[Stored items]

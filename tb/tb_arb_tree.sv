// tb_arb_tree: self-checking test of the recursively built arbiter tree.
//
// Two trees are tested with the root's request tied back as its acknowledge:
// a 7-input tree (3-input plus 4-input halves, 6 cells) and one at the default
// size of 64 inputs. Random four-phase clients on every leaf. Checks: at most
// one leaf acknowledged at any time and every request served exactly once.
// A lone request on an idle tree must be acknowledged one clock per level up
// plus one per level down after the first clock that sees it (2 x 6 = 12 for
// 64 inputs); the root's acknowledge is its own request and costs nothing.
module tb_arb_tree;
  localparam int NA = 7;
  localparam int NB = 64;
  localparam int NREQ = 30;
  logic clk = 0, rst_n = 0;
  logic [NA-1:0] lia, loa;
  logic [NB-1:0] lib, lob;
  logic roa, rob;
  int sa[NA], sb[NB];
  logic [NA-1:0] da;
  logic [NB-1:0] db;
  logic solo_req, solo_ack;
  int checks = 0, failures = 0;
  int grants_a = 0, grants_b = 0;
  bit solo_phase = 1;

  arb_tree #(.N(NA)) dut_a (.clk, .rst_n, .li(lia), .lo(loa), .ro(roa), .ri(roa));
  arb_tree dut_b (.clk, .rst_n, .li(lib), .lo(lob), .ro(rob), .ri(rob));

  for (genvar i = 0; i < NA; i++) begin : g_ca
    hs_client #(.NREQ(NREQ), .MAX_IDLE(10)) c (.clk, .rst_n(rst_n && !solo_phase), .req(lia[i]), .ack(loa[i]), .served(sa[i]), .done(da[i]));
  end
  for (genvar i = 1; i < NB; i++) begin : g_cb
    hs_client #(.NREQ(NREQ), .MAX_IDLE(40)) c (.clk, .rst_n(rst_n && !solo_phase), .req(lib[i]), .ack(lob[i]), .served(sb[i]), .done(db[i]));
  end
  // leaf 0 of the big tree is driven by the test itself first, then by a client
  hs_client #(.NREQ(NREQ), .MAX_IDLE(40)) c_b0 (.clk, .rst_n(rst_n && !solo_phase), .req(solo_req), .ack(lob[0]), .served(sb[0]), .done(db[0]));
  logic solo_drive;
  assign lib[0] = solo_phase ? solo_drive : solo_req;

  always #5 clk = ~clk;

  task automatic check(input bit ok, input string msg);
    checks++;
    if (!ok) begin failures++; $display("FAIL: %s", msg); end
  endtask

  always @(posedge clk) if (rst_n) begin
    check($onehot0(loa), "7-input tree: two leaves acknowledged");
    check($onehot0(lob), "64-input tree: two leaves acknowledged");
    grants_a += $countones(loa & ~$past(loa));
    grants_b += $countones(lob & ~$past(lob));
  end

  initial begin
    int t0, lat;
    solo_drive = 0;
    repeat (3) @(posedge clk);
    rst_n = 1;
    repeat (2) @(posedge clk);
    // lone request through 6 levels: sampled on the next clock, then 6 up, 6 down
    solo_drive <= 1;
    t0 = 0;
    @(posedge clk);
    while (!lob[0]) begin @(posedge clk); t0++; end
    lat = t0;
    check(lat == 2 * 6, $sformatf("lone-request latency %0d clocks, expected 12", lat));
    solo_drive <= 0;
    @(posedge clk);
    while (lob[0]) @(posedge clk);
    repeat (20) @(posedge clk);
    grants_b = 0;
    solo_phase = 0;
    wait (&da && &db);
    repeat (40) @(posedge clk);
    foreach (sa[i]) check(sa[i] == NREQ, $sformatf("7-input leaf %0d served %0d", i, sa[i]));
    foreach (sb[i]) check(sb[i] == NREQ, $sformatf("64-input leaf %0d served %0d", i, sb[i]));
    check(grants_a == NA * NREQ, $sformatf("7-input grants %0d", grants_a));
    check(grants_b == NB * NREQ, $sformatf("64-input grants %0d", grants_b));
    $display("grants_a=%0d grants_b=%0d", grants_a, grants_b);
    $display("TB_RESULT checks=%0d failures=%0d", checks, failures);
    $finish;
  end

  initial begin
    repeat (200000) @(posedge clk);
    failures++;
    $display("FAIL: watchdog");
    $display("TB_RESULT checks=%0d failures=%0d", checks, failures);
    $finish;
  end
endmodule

==

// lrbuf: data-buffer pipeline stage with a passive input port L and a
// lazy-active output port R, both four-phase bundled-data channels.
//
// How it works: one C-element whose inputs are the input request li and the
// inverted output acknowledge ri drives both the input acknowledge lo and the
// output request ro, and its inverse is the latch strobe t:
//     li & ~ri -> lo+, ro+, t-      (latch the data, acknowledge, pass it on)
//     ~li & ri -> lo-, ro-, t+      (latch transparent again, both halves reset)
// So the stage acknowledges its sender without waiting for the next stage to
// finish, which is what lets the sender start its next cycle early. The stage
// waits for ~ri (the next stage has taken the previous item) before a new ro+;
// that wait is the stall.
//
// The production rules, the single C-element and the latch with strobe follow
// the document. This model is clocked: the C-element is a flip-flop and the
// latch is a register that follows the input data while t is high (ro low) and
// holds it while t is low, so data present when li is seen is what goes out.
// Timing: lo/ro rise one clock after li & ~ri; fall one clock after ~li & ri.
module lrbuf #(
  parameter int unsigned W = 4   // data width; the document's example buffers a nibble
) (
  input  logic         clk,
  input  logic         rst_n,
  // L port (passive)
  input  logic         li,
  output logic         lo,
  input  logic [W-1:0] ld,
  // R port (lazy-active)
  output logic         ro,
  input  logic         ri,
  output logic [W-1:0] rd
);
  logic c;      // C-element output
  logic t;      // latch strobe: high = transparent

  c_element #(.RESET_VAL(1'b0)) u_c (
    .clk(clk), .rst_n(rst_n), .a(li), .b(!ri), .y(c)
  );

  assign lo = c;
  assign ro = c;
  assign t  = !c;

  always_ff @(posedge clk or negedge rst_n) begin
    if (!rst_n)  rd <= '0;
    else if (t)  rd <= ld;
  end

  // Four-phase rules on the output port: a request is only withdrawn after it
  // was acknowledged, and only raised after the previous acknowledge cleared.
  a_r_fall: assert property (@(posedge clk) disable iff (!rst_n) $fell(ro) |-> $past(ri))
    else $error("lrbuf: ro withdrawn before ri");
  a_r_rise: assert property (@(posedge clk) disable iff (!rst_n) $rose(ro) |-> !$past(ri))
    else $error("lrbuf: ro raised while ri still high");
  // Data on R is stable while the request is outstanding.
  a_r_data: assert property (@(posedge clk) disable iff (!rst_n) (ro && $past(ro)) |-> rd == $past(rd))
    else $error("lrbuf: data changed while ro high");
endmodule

### Instructions to follow
Beginning at the line above that contains "while (lob[0]) @(posedge clk);", return each line exactly through the line that contains "foreach (sb[i]) check(sb[i]", and no others.

### Answer to this task
    while (lob[0]) @(posedge clk);
    repeat (20) @(posedge clk);
    grants_b = 0;
    solo_phase = 0;
    wait (&da && &db);
    repeat (40) @(posedge clk);
    foreach (sa[i]) check(sa[i] == NREQ, $sformatf("7-input leaf %0d served %0d", i, sa[i]));
    foreach (sb[i]) check(sb[i] == NREQ, $sformatf("64-input leaf %0d served %0d", i, sb[i]));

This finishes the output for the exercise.